- PROMPT
Some of the lines below need repeating. Reproduce exactly those between the lines holding "output logic [ETW-1:0]" and "logic in_v, in_l, s_v;", inclusive.

- AVAILABLE DATA

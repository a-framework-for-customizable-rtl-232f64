// IEEE 754 single-precision helpers for the floating-point entropy type.
//
// Combinational functions, synthesizable as written. Each result is
// rounded once, to nearest with ties to even, from an exact intermediate:
//   fp_round     packs (-1)^s * m * 2^e0 for a 64-bit integer m
//   fp_from_fix  unsigned fixed point with frac fraction bits -> float
//   fp_mul       exact 48-bit mantissa product, then fp_round
//   fp_add       operands aligned exactly in 64 bits (an operand more than
//                38 binades smaller cannot change the rounded sum), then
//                fp_round
// Subnormal results flush to zero and overflow gives infinity; NaN and
// infinity inputs are not needed by the entropy datapath and are not
// treated specially. The function set is this design's choice.
package fp32_pkg;

  typedef logic [31:0] fp32_t;

  function automatic int msb64(input logic [63:0] m);
    int p = 0;
    for (int i = 0; i < 64; i++) if (m[i]) p = i;
    return p;
  endfunction

  function automatic fp32_t fp_round(input logic s, input int e0, input logic [63:0] m);
    logic [63:0] mm;
    logic [23:0] mant;
    logic        guard, sticky;
    int          p, be;
    if (m == '0) return '0;
    p      = msb64(m);
    mm     = m << (63 - p);
    mant   = {1'b0, mm[62:40]};
    guard  = mm[39];
    sticky = |mm[38:0];
    if (guard && (sticky || mant[0])) mant = mant + 24'd1;
    if (mant[23]) begin
      mant = '0;
      p    = p + 1;
    end
    be = e0 + p + 127;
    if (be <= 0)   return '0;
    if (be >= 255) return {s, 8'hFF, 23'd0};
    return {s, 8'(be), mant[22:0]};
  endfunction

  function automatic fp32_t fp_from_fix(input logic [63:0] x, input int frac);
    return fp_round(1'b0, -frac, x);
  endfunction

  function automatic fp32_t fp_mul(input fp32_t a, input fp32_t b);
    logic [47:0] prod;
    if (a[30:23] == 8'd0 || b[30:23] == 8'd0) return '0;
    prod = {1'b1, a[22:0]} * {1'b1, b[22:0]};
    return fp_round(a[31] ^ b[31], int'(a[30:23]) + int'(b[30:23]) - 2 * 150, {16'd0, prod});
  endfunction

  function automatic fp32_t fp_neg(input fp32_t a);
    return (a[30:23] == 8'd0) ? '0 : {~a[31], a[30:0]};
  endfunction

  function automatic fp32_t fp_add(input fp32_t a, input fp32_t b);
    fp32_t       larger, lesser;
    int          d;
    logic [63:0] mb, ms, r;
    if (a[30:23] == 8'd0) return b;
    if (b[30:23] == 8'd0) return a;
    if (a[30:0] >= b[30:0]) begin larger = a; lesser = b; end
    else                    begin larger = b; lesser = a; end
    d = int'(larger[30:23]) - int'(lesser[30:23]);
    if (d > 38) return larger;
    mb = 64'({1'b1, larger[22:0]}) << d;
    ms = 64'({1'b1, lesser[22:0]});
    r  = (larger[31] == lesser[31]) ? mb + ms : mb - ms;
    return fp_round(larger[31], int'(lesser[30:23]) - 150, r);
  endfunction

endpackage
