// Shared constants and types of the mutual-information (MI) accelerator.
//
// The accelerator computes MI(X,Y) = H(X) + H(Y) - H(X,Y) of a reference and
// a floating image from their joint histogram. The constants below are the
// default configuration used as parameter defaults by every module: 8-bit
// pixels, a 32-bit memory port (four histogram PEs), four entropy lanes,
// 512x512 images, reference-image caching on, and a fixed-point entropy type
// with 23 integer and 19 fraction bits. Pixel width, port width, image size
// and the fixed-point split are the published configuration; four entropy
// lanes with caching (the "CFX-4-4" point) is this design's pick among the
// evaluated configurations. ET_FLT selects the other published entropy type,
// IEEE 754 single precision, instead of fixed point.
package mi_pkg;

  localparam int unsigned IBW     = 8;              // pixel width
  localparam int unsigned MBW     = 32;             // memory port width
  localparam int unsigned HPE     = MBW / IBW;      // histogram PEs
  localparam int unsigned EPE     = 4;              // entropy lanes
  localparam int unsigned ISS     = 512 * 512;      // max pixels per image
  localparam int unsigned HS      = 1 << IBW;       // single histogram size
  localparam bit          CACHE   = 1'b1;           // cache reference image
  localparam int unsigned ET_INT  = 23;             // entropy integer bits
  localparam int unsigned ET_FRAC = 19;             // entropy fraction bits
  localparam bit          ET_FLT  = 1'b0;           // 1: IEEE single entropy
  localparam int unsigned NCORE   = 1;              // parallel cores
  localparam int unsigned AW      = 32;             // word address width

  // Histogram count width: a count can reach the pixel count ISS.
  localparam int unsigned CW      = $clog2(ISS + 1);

  // State of one core's sequencer.
  typedef enum logic [2:0] {
    CORE_IDLE,      // waiting for a command
    CORE_PREFETCH,  // copying the reference image into the cache
    CORE_HIST,      // streaming pixel pairs into the histogram PEs
    CORE_ENTROPY,   // histograms draining through the entropy stages
    CORE_CLEAR      // histogram memories being zeroed after reset
  } core_state_e;

endpackage
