// Entropy accumulator (Stage 8).
//
// Adds the EPE lane terms of each beat (EPE-1 additions) and accumulates
// the beats of one histogram. On the beat flagged last it emits the total
// on sum_o with a one-cycle sum_valid_o pulse in the next cycle and starts
// over from zero. Accepts one beat per cycle; the result is unsigned
// fixed point in the entropy format (sum of c*log2 c).
module entropy_sum #(
  parameter int unsigned EPE = mi_pkg::EPE,
  parameter int unsigned ETW = mi_pkg::ET_INT + mi_pkg::ET_FRAC
) (
  input  logic                    clk,
  input  logic                    rst_n,
  input  logic                    in_valid_i,
  input  logic [EPE-1:0][ETW-1:0] term_i,
  input  logic                    in_last_i,
  output logic                    sum_valid_o,
  output logic [ETW-1:0]          sum_o
);

  logic [ETW-1:0] beat_sum, acc;

  always_comb begin
    beat_sum = '0;
    for (int i = 0; i < EPE; i++) beat_sum += term_i[i];
  end

  always_ff @(posedge clk) begin
    if (!rst_n) begin
      acc         <= '0;
      sum_valid_o <= 1'b0;
      sum_o       <= '0;
    end else begin
      sum_valid_o <= 1'b0;
      if (in_valid_i) begin
        if (in_last_i) begin
          sum_o       <= acc + beat_sum;
          sum_valid_o <= 1'b1;
          acc         <= '0;
        end else begin
          acc <= acc + beat_sum;
        end
      end
    end
  end

endmodule
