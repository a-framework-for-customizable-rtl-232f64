// Testbench of entropy_sum: several histograms of random length, random
// lane terms and idle gaps; each emitted sum must equal the exact integer
// sum of all lane terms, one cycle after the last beat.
module tb_entropy_sum;
  localparam int unsigned EPE = 4, ETW = 42;

  logic clk = 1'b0, rst_n = 1'b0;
  always #5 clk = ~clk;
  logic in_v, in_l, s_v;
  logic [EPE-1:0][ETW-1:0] term;
  logic [ETW-1:0] s;

  entropy_sum #(.EPE(EPE), .ETW(ETW)) dut (.clk, .rst_n, .in_valid_i(in_v), .term_i(term),
                                          .in_last_i(in_l), .sum_valid_o(s_v), .sum_o(s));

  int checks = 0, failures = 0, nsum = 0;
  longint unsigned expq [$];

  always @(posedge clk) if (rst_n && s_v) begin
    longint unsigned e;
    e = expq.pop_front();
    checks++;
    if (s != ETW'(e)) begin failures++; $display("FAIL sum %0d expected %0d", s, e); end
    nsum++;
  end

  initial begin
    in_v = 0; in_l = 0; term = '0;
    repeat (3) @(negedge clk);
    rst_n = 1;
    for (int h = 0; h < 6; h++) begin
      int len;
      longint unsigned acc;
      len = $urandom_range(1, 40);
      acc = 0;
      for (int b = 0; b < len; b++) begin
        @(negedge clk);
        in_v = 0; in_l = 0;
        if ($urandom_range(0, 4) == 0) @(negedge clk);
        in_v = 1;
        in_l = (b == len - 1);
        for (int e = 0; e < int'(EPE); e++) begin
          term[e] = ETW'({$urandom, $urandom}) & ETW'(64'h3_FFFF_FFFF);
          acc += longint'(term[e]);
        end
        if (in_l) expq.push_back(acc);
      end
    end
    @(negedge clk) begin in_v = 0; in_l = 0; end
    repeat (3) @(negedge clk);
    checks++;
    if (nsum != 6) begin failures++; $display("FAIL %0d sums", nsum); end
    $display("TB_RESULT checks=%0d failures=%0d", checks, failures);
    $finish;
  end

  initial begin
    repeat (5000) @(posedge clk);
    failures++;
    $display("TB_RESULT checks=%0d failures=%0d", checks, failures);
    $finish;
  end
endmodule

- EXERCISE OUTPUT
  output logic [ETW-1:0]          sum_o
);

  logic [ETW-1:0] beat_sum, acc;

  always_comb begin
    beat_sum = '0;
    for (int i = 0; i < EPE; i++) beat_sum += term_i[i];
  end

  always_ff @(posedge clk) begin
    if (!rst_n) begin
      acc         <= '0;
      sum_valid_o <= 1'b0;
      sum_o       <= '0;
    end else begin
      sum_valid_o <= 1'b0;
      if (in_valid_i) begin
        if (in_last_i) begin
          sum_o       <= acc + beat_sum;
          sum_valid_o <= 1'b1;
          acc         <= '0;
        end else begin
          acc <= acc + beat_sum;
        end
      end
    end
  end

endmodule
repository a-framework-for-customizable-rtl-232f64
// Testbench of entropy_sum: several histograms of random length, random
// lane terms and idle gaps; each emitted sum must equal the exact integer
// sum of all lane terms, one cycle after the last beat.
module tb_entropy_sum;
  localparam int unsigned EPE = 4, ETW = 42;

  logic clk = 1'b0, rst_n = 1'b0;
  always #5 clk = ~clk;
  logic in_v, in_l, s_v;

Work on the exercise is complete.